Stored items:
********************

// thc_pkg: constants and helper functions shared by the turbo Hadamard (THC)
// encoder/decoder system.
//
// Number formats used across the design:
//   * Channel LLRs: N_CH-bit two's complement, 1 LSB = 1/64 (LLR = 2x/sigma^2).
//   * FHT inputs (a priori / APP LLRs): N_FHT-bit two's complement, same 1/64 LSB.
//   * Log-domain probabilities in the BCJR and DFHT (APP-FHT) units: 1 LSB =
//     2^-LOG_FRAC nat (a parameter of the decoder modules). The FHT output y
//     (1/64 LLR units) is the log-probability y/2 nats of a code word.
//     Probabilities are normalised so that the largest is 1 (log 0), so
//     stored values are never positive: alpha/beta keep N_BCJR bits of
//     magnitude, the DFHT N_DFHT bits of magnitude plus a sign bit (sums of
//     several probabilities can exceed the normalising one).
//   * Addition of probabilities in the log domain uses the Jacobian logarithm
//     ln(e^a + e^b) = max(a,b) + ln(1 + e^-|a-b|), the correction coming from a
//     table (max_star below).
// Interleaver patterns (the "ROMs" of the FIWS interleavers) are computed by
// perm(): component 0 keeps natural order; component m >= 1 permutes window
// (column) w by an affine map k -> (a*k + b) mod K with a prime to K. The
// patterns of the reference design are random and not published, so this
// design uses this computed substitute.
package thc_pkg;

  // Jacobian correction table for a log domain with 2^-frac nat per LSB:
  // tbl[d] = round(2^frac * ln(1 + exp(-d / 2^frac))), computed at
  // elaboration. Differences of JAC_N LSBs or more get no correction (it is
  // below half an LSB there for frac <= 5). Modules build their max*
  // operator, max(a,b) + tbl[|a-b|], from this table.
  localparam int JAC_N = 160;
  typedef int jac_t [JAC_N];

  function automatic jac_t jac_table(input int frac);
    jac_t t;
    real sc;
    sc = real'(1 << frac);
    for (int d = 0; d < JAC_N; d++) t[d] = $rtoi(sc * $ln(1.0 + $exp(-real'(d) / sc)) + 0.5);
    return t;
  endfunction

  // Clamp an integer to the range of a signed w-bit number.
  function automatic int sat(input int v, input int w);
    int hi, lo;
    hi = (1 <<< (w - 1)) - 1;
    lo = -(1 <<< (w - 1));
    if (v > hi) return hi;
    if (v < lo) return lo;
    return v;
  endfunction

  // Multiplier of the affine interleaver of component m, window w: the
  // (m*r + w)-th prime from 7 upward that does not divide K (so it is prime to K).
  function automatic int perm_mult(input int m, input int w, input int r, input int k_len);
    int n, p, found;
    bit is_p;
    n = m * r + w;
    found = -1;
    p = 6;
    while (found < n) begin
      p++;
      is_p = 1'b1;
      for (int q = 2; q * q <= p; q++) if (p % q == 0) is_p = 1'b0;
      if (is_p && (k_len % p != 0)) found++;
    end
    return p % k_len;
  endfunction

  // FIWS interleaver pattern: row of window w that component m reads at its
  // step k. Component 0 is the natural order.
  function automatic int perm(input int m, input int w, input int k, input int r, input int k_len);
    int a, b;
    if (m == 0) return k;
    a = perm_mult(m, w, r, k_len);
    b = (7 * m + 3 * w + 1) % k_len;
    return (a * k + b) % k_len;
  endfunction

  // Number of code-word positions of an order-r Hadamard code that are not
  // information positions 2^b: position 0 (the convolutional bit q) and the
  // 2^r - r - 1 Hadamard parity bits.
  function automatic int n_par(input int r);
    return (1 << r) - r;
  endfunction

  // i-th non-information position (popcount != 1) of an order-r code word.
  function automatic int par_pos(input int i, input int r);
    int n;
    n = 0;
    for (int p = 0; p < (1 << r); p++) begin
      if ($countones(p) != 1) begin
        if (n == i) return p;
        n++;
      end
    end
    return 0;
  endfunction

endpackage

********************

TASK: Pick out each line above that includes "return" and show it.

ANSWER:
    return t;
    if (v > hi) return hi;
    if (v < lo) return lo;
    return v;
    return p % k_len;
    if (m == 0) return k;
    return (a * k + b) % k_len;
    return (1 << r) - r;
        if (n == i) return p;
    return 0;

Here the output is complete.